Hi all, just doing a bit of research. My dad has a long ongoing problem with his Neck (suppose it can be called an injury) and i want to know if you think ghrp will help him with this. He used to do alot of running, was in the army for full service etc and would love to get back into running (recreationally) but hish neck and ligaments in his legs give him problems and prevent him doing this.

Any idea if there is a protocol of ghrp he could follow to help with this.

I hope the thread doesnt come across as silly, if you dont ask you dont know.

He is around 50 years old (dont know exactly although i should!).

Thanks for any help in advance.


----------



## StephenC (Sep 2, 2007)

Ive read a little about hrt type protocols and most seem to advocate a single pre bed dose of ghrp + ghrh to increase the bodies largest natural pulse to youthful levels.

However it may be worth moving the dosing up slightly to help with healing initially and then back off?

Either way, yes it could be highy beneficial for him


----------



## Suprakill4 (Jul 11, 2008)

I was hoping you was going to reply mate.
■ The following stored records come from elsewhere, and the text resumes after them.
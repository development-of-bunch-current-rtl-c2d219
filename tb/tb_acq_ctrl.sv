// tb_acq_ctrl: checks the start/stop sequencing. A small model of the
// revolution synchroniser supplies words (10 per turn) after each arm. For
// bunch mode and the three memory-mode trigger positions the test counts the
// turns recorded after the stop, checks that recording ends on the last word
// of a turn, that memory mode waits for the write path to drain before
// `done`, and checks the write pointer and wrap flag against the number of
// recorded words. Stops come from the trigger input and from the command;
// a stop that arrives before synchronisation is kept.
module tb_acq_ctrl;
  import bcr_pkg::*;

  localparam int TW = 10;
  logic clk = 1'b0;
  always #2 clk = ~clk;

  logic rst, start, stop_cmd, trig_i, valid_i, eot_i, flush_done;
  mode_e mode;
  trigpos_e trigpos;
  logic [14:0] turns;
  logic [25:0] capacity, wptr_o;
  logic arm, disarm, rec_we, flush, done_o, recording_o, stopping_o, wrapped_o;
  int unsigned checks = 0, failures = 0;

  acq_ctrl #(.PTR_W(26)) dut (.*);

  // synchroniser model
  int addr = 0;
  int unsigned lock_delay = 0;
  always @(posedge clk) begin
    if (arm) begin valid_i <= 0; lock_delay <= 7; end
    else if (disarm) valid_i <= 0;
    else if (lock_delay != 0) begin
      lock_delay <= lock_delay - 1;
      if (lock_delay == 1) begin valid_i <= 1; addr <= 0; end
    end else if (valid_i) addr <= (addr == TW - 1) ? 0 : addr + 1;
  end
  assign eot_i = valid_i && addr == TW - 1;

  int unsigned nwe = 0;
  int unsigned turn_ends = 0;      // eot words recorded
  always @(posedge clk) begin
    if (start) begin nwe <= 0; turn_ends <= 0; end
    else begin
      if (rec_we) nwe <= nwe + 1;
      if (rec_we && eot_i) turn_ends <= turn_ends + 1;
    end
  end

  // drain model: flush_done some clocks after flush
  int unsigned fl = 0;
  always @(posedge clk) fl <= flush ? fl + 1 : 0;
  assign flush_done = flush && fl >= 5;

  task automatic check(input bit c, input string s);
    checks++;
    if (!c) begin failures++; if (failures < 10) $display("FAIL %s", s); end
  endtask

  task automatic pulse(ref logic s);
    s = 1; @(negedge clk); s = 0;
  endtask

  task automatic run(input mode_e m, input trigpos_e tp, input int pre_turns,
                     input bit use_trig, input int expect_post, input string name);
    int ends_at_stop, n;
    bit saw_last_word;
    mode = m; trigpos = tp;
    pulse(start);
    check(recording_o && !done_o, {name, ": recording after start"});
    while (!valid_i) @(negedge clk);
    while (turn_ends < pre_turns) @(negedge clk);
    while (addr != 4) @(negedge clk);
    ends_at_stop = turn_ends;
    if (use_trig) begin trig_i = 1; repeat (3) @(negedge clk); trig_i = 0; end
    else pulse(stop_cmd);
    n = 0;
    saw_last_word = 0;
    while (!done_o && n < 10000) begin
      if (disarm) saw_last_word = eot_i;
      @(negedge clk); n++;
    end
    check(done_o, {name, ": done"});
    check(saw_last_word, {name, ": ends on the last word of a turn"});
    check(turn_ends - ends_at_stop == expect_post, {name, ": post-stop turns"});
    check(!valid_i && !recording_o, {name, ": stopped"});
    if (m == MODE_MEMORY) begin
      check(wrapped_o == (nwe >= int'(capacity)), {name, ": wrap flag"});
      check(wptr_o == 26'(nwe % int'(capacity)), {name, ": write pointer"});
    end
    n = nwe;
    repeat (50) @(negedge clk);
    check(done_o && nwe == n, {name, ": holds until next start"});
  endtask

  // memory mode: done only after the write path reported empty
  logic done_q = 0, fd_q = 0;
  always @(posedge clk) begin
    done_q <= done_o;
    fd_q   <= flush_done;
    if (done_o && !done_q && mode == MODE_MEMORY) check(fd_q, "done after flush_done");
  end
  initial begin
    rst = 1; start = 0; stop_cmd = 0; trig_i = 0; valid_i = 0;
    mode = MODE_BUNCH; trigpos = TRIG_M100; turns = 15'd8; capacity = 26'(8 * TW);
    repeat (4) @(negedge clk);
    rst = 0;
    repeat (4) @(negedge clk);
    check(!recording_o && !done_o, "idle");
    run(MODE_BUNCH,  TRIG_P100, 3, 1, 1, "bunch, trigger");
    run(MODE_BUNCH,  TRIG_0,    2, 0, 1, "bunch, command");
    run(MODE_MEMORY, TRIG_M100, 2, 1, 1, "memory -100%");
    run(MODE_MEMORY, TRIG_0,    2, 1, 4, "memory 0%");
    run(MODE_MEMORY, TRIG_P100, 2, 0, 8, "memory 100%");
    run(MODE_MEMORY, TRIG_M100, 12, 1, 1, "memory -100% wrapped");
    // stop before synchronisation is kept
    mode = MODE_BUNCH;
    pulse(start);
    pulse(stop_cmd);
    while (!done_o) @(negedge clk);
    check(turn_ends == 1, "early stop: one turn recorded");
    $display("TB_RESULT checks=%0d failures=%0d", checks, failures);
    $finish;
  end

  initial begin
    repeat (50000) @(posedge clk);
    failures++;
    $display("TB_RESULT checks=%0d failures=%0d", checks, failures);
    $finish;
  end
endmodule
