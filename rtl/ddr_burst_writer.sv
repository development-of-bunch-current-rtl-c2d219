// ddr_burst_writer: empties the block-RAM write buffer into DDR2 in bursts.
//
// The DDR2 memory is used as a circular buffer of `cap_words` memory words
// starting at address 0. Whenever the buffer holds a full burst of BURST
// words, the writer issues one write command and then streams BURST data
// beats; the command address advances by BURST and wraps at cap_words (a
// multiple of BURST for all supported rings and sizes). After recording ends
// (`flushed`), whatever is left is written as a last burst whose missing
// beats carry no lane enables, and `flush_done` reports the buffer empty.
//
// Memory port (the user side of a DDR2 controller, this design's own
// simple form): a command is taken when cmd_valid and cmd_ready are both high;
// each data beat when wr_valid and wr_ready are both high; wr_en has one bit
// per 16-bit lane, 1 = write. Writing in bursts through a block-RAM buffer
// follows the recorder's description; the port and burst length are assumed.
module ddr_burst_writer
  import bcr_pkg::*;
#(
  parameter int unsigned AW    = 24,     // memory-word address (128 MB / 8 B)
  parameter int unsigned BURST = 32,
  parameter int unsigned CW    = 11      // width of the FIFO occupancy count
) (
  input  logic             clk,
  input  logic             rst,          // start of a recording: address 0
  input  logic [AW-1:0]    cap_words,
  // write buffer (show-ahead FIFO)
  input  logic [MEM_W-1:0] fifo_data,
  input  logic [LANES-1:0] fifo_en,
  input  logic             fifo_empty,
  input  logic [CW-1:0]    fifo_count,
  output logic             fifo_pop,
  input  logic             flushed,
  output logic             flush_done,
  // memory port
  output logic             cmd_valid,
  input  logic             cmd_ready,
  output logic [AW-1:0]    cmd_addr,
  output logic             wr_valid,
  input  logic             wr_ready,
  output logic [MEM_W-1:0] wr_data,
  output logic [LANES-1:0] wr_en
);

  typedef enum logic [1:0] {W_IDLE, W_CMD, W_DATA} wstate_e;
  wstate_e state;

  localparam int unsigned BW = $clog2(BURST + 1);

  logic [BW-1:0] beat;        // beats sent in this burst
  logic [BW-1:0] nreal;       // beats of this burst that come from the FIFO
  logic          real_beat;

  assign real_beat  = beat < nreal;
  assign wr_valid   = (state == W_DATA) && (!real_beat || !fifo_empty);
  assign wr_data    = real_beat ? fifo_data : '0;
  assign wr_en      = real_beat ? fifo_en : '0;
  assign fifo_pop   = (state == W_DATA) && real_beat && !fifo_empty && wr_ready;
  assign cmd_valid  = (state == W_CMD);
  assign flush_done = (state == W_IDLE) && flushed && fifo_count == '0;

  always_ff @(posedge clk) begin
    if (rst) begin
      state    <= W_IDLE;
      cmd_addr <= '0;
      beat     <= '0;
      nreal    <= '0;
    end else begin
      case (state)
        W_IDLE: begin
          if (fifo_count >= CW'(BURST)) begin
            nreal <= BW'(BURST);
            state <= W_CMD;
          end else if (flushed && fifo_count != '0) begin
            nreal <= BW'(fifo_count);
            state <= W_CMD;
          end
        end
        W_CMD: if (cmd_ready) begin
          state <= W_DATA;
          beat  <= '0;
        end
        W_DATA: if (wr_valid && wr_ready) begin
          if (beat == BW'(BURST - 1)) begin
            state    <= W_IDLE;
            cmd_addr <= (cmd_addr + AW'(BURST) >= cap_words) ? '0 : cmd_addr + AW'(BURST);
          end
          beat <= beat + 1'b1;
        end
        default: state <= W_IDLE;
      endcase
    end
  end

endmodule
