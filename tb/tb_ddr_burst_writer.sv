// tb_ddr_burst_writer: streams memory words through a write buffer into the
// DDR2 model (burst of 4, refresh pauses) and checks: every command starts on
// a burst boundary of the circular region and wraps at cap_words; no burst is
// started before the buffer holds a full burst; after the end of recording
// the remainder is written as a padded burst whose extra beats write nothing;
// flush_done comes only when the buffer is empty; and the final memory
// contents equal the last words written to each address.
module tb_ddr_burst_writer;
  import bcr_pkg::*;

  localparam int B = 4, CAP = 32;
  logic clk = 1'b0;
  always #2 clk = ~clk;

  logic rst, push, pop, empty, full, flushed, flush_done;
  logic [67:0] din, dout;
  logic [6:0] count;
  logic cmd_valid, cmd_ready, wr_valid, wr_ready, rd_valid;
  logic [23:0] cmd_addr;
  logic [63:0] wr_data, rd_data;
  logic [3:0] wr_en;
  int unsigned checks = 0, failures = 0;

  sync_fifo #(.W(68), .DEPTH(32)) u_buf (.clk, .rst, .push, .din, .pop, .dout, .empty, .full, .count);
  ddr_burst_writer #(.AW(24), .BURST(B), .CW(7)) dut (
    .clk, .rst, .cap_words(24'(CAP)), .fifo_data(dout[63:0]), .fifo_en(dout[67:64]),
    .fifo_empty(empty), .fifo_count(count), .fifo_pop(pop), .flushed, .flush_done,
    .cmd_valid, .cmd_ready, .cmd_addr, .wr_valid, .wr_ready, .wr_data, .wr_en);
  ddr2_model #(.AW(24), .BURST(B), .REF_PERIOD(50), .REF_LEN(7)) u_ddr (
    .clk, .cmd_valid, .cmd_ready, .cmd_we(1'b1), .cmd_addr, .wr_valid, .wr_ready,
    .wr_data, .wr_en, .rd_valid, .rd_data);

  logic [63:0] expect_m [CAP];
  int unsigned ncmd = 0;
  logic [23:0] exp_addr = 0;

  task automatic check(input bit c, input string s);
    checks++;
    if (!c) begin failures++; if (failures < 10) $display("FAIL %s", s); end
  endtask

  always @(posedge clk) if (!rst && cmd_valid && cmd_ready) begin
    check(cmd_addr == exp_addr, "burst address");
    check(count >= B || flushed, "full burst buffered before command");
    exp_addr <= (exp_addr + B >= CAP) ? 0 : exp_addr + B;
    ncmd++;
  end

  initial begin
    int n = 0;
    rst = 1; push = 0; din = 0; flushed = 0;
    for (int i = 0; i < CAP; i++) expect_m[i] = 0;
    repeat (3) @(negedge clk);
    rst = 0;
    // 81 words: wraps the 32-word region twice and leaves one partial burst
    while (n < 81) begin
      if (!full && $urandom_range(0, 3) != 0) begin
        push = 1;
        din = {4'hF, 32'($urandom), 32'(n)};
        expect_m[n % CAP] = din[63:0];
        n++;
      end else push = 0;
      @(negedge clk);
    end
    push = 0;
    repeat (200) @(negedge clk);
    check(ncmd == 20, "only full bursts before the end");
    check(!flush_done, "no flush_done before the end");
    flushed = 1;
    while (!flush_done) @(negedge clk);
    check(ncmd == 21, "one padded burst at the end");
    check(empty && count == 0, "buffer empty at flush_done");
    for (int a = 0; a < CAP; a++) begin
      logic [63:0] m;
      m = u_ddr.mem.exists(24'(a)) ? u_ddr.mem[24'(a)] : 64'h0;
      check(m == expect_m[a], $sformatf("memory word %0d", a));
    end
    $display("TB_RESULT checks=%0d failures=%0d", checks, failures);
    $finish;
  end

  initial begin
    repeat (20000) @(posedge clk);
    failures++;
    $display("TB_RESULT checks=%0d failures=%0d", checks, failures);
    $finish;
  end
endmodule
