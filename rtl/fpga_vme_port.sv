// fpga_vme_port: FPGA end of the narrow data bus towards the VME data lines.
//
// The FPGA card does not reach the 32-bit VME data bus directly. For each
// request from the VME CPLD (`req`, one clock) this block takes the next two
// ADC words (four bunches) from the readout stream, forms the 32-bit word
// {second, first}, and sends it as 32/BUS_W pieces, lowest first, on `bus_d`
// with one `bus_stb` clock per piece; a converter on the board reassembles
// the 32-bit word. Once the stream is exhausted the missing words read as 0,
// so a reader that runs past the end does not hang the bus.
// A narrow strobed bus multiplexed into D32 follows the recorder's
// description; the piece order and the 0 fill are this design's choices.
// Latency: first strobe two clocks after req if the stream is ready.
module fpga_vme_port
  import bcr_pkg::*;
#(
  parameter int unsigned BUS_W = 16
) (
  input  logic             clk,
  input  logic             rst,
  input  logic             req,
  // readout stream
  input  logic             s_valid,
  input  logic [ADC_W-1:0] s_data,
  output logic             s_ready,
  input  logic             s_done,       // stream exhausted
  // narrow bus
  output logic [BUS_W-1:0] bus_d,
  output logic             bus_stb
);

  localparam int unsigned NPIECE = 32 / BUS_W;

  typedef enum logic [1:0] {P_IDLE, P_GET, P_SEND} pstate_e;
  pstate_e state;

  logic [31:0] sh;
  logic        half;                      // second ADC word being fetched
  logic [$clog2(NPIECE+1)-1:0] sent;

  assign s_ready = (state == P_GET) && s_valid;

  always_ff @(posedge clk) begin
    if (rst) begin
      state   <= P_IDLE;
      sh      <= '0;
      half    <= 1'b0;
      sent    <= '0;
      bus_stb <= 1'b0;
      bus_d   <= '0;
    end else begin
      bus_stb <= 1'b0;
      case (state)
        P_IDLE: if (req) begin
          state <= P_GET;
          half  <= 1'b0;
        end
        P_GET: begin
          if (s_valid || s_done) begin
            sh    <= {(s_valid ? s_data : ADC_W'(0)), sh[31:16]};
            half  <= 1'b1;
            if (half) begin
              state <= P_SEND;
              sent  <= '0;
            end
          end
        end
        P_SEND: begin
          bus_stb <= 1'b1;
          bus_d   <= sh[BUS_W-1:0];
          sh      <= sh >> BUS_W;
          sent    <= sent + 1'b1;
          if (sent == ($clog2(NPIECE+1))'(NPIECE - 1)) state <= P_IDLE;
        end
        default: state <= P_IDLE;
      endcase
    end
  end

endmodule
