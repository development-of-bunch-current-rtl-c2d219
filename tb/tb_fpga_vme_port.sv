// tb_fpga_vme_port: for the 16-bit bus (default) and the 8-bit variant,
// requests 32-bit words from a stream source that is sometimes not ready and
// checks the pieces on the bus, lowest first, one strobe per piece, that each
// request takes exactly two stream words, and that words past the end of the
// stream read as 0 without waiting.
module tb_fpga_vme_port;
  logic clk = 1'b0;
  always #2 clk = ~clk;

  logic rst;
  int unsigned checks = 0, failures = 0;

  task automatic check(input bit c, input string s);
    checks++;
    if (!c) begin failures++; if (failures < 10) $display("FAIL %s k idx16=%0d", s, idx16); end
  endtask

  // two instances: 16-bit and 8-bit bus, each with its own source
  logic        req16, req8;
  logic        v16, v8, r16, r8, d16, d8;
  logic [15:0] s16, s8;
  logic [15:0] bus16;
  logic [7:0]  bus8;
  logic        stb16, stb8;
  int unsigned idx16 = 0, idx8 = 0;
  int unsigned len = 21;        // stream length in ADC words
  logic        gate16, gate8;

  fpga_vme_port #(.BUS_W(16)) u16 (.clk, .rst, .req(req16), .s_valid(v16), .s_data(s16),
                                   .s_ready(r16), .s_done(d16), .bus_d(bus16), .bus_stb(stb16));
  fpga_vme_port #(.BUS_W(8))  u8  (.clk, .rst, .req(req8), .s_valid(v8), .s_data(s8),
                                   .s_ready(r8), .s_done(d8), .bus_d(bus8), .bus_stb(stb8));

  function automatic logic [15:0] sw(int unsigned i); return 16'(i * 4097 + 3); endfunction

  assign v16 = gate16 && idx16 < len;
  assign d16 = idx16 >= len;
  assign s16 = sw(idx16);
  assign v8  = gate8 && idx8 < len;
  assign d8  = idx8 >= len;
  assign s8  = sw(idx8);
  always @(posedge clk) begin
    gate16 <= ($urandom_range(0, 2) != 0);
    gate8  <= ($urandom_range(0, 2) != 0);
    if (r16 && !rst) idx16 <= idx16 + 1;
    if (r8 && !rst)  idx8  <= idx8 + 1;
  end

  task automatic get16(output logic [31:0] w, output int cyc);
    int n = 0;
    cyc = 0;
    req16 = 1; @(negedge clk); req16 = 0;
    while (n < 2 && cyc < 200) begin
      if (stb16) begin w = {bus16, w[31:16]}; n++; end
      @(negedge clk); cyc++;
    end
  endtask
  task automatic get8(output logic [31:0] w);
    int n = 0, cyc = 0;
    req8 = 1; @(negedge clk); req8 = 0;
    while (n < 4 && cyc < 200) begin
      if (stb8) begin w = {bus8, w[31:8]}; n++; end
      @(negedge clk); cyc++;
    end
  endtask

  initial begin
    logic [31:0] w;
    int cyc;
    rst = 1; req16 = 0; req8 = 0;
    repeat (3) @(negedge clk);
    rst = 0;
    for (int k = 0; k < 13; k++) begin
      logic [15:0] lo, hi;
      lo = (2 * k < len) ? sw(2 * k) : 16'h0;
      hi = (2 * k + 1 < len) ? sw(2 * k + 1) : 16'h0;
      get16(w, cyc);
      check(w == {hi, lo}, $sformatf("16-bit bus word k=%0d got %h exp %h", k, w, {hi, lo}));
      check(idx16 == ((2 * k + 2 < len) ? 2 * k + 2 : len), "two stream words per request");
      if (2 * k >= len) check(cyc <= 6, "past the end answers at once");
      get8(w);
      check(w == {hi, lo}, "8-bit bus word");
    end
    $display("TB_RESULT checks=%0d failures=%0d", checks, failures);
    $finish;
  end

  initial begin
    repeat (20000) @(posedge clk);
    failures++;
    $display("TB_RESULT checks=%0d failures=%0d", checks, failures);
    $finish;
  end
endmodule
OK so he is going to give it a try then and see how he goes on. I guess its just a case of coming up with a protocol now then. Would the ghrp-6 on its own not suffice and will he NEED to add in the ghrh??

Thanks mate, he will be over the moon if it helps!!!


----------



## StephenC (Sep 2, 2007)

Ghrp will help but not as much as ghrh on it's own or nowhere near both combined

it's worth getting both as he'll be using so little that it will last a while anyway


----------



## Suprakill4 (Jul 11, 2008)

StephenC said:


> Ghrp will help but not as much as ghrh on it's own or nowhere near both combined
> 
> it's worth getting both as he'll be using so little that it will last a while anyway


OK mate, will look at getting the both then and then just get him to do one jab pre bed per day??

I have no idea what sort of dose he should do....... He is very excited to try this as he has exhausted every other option (without going private as money does not permit).

The better sleep and help with connective tissue/ligaments etc will help him no end aswell.


----------



## StephenC (Sep 2, 2007)

Has he used or contemplated use of test at hrt doses?


----------



## Suprakill4 (Jul 11, 2008)

StephenC said:


> Has he used or contemplated use of test at hrt doses?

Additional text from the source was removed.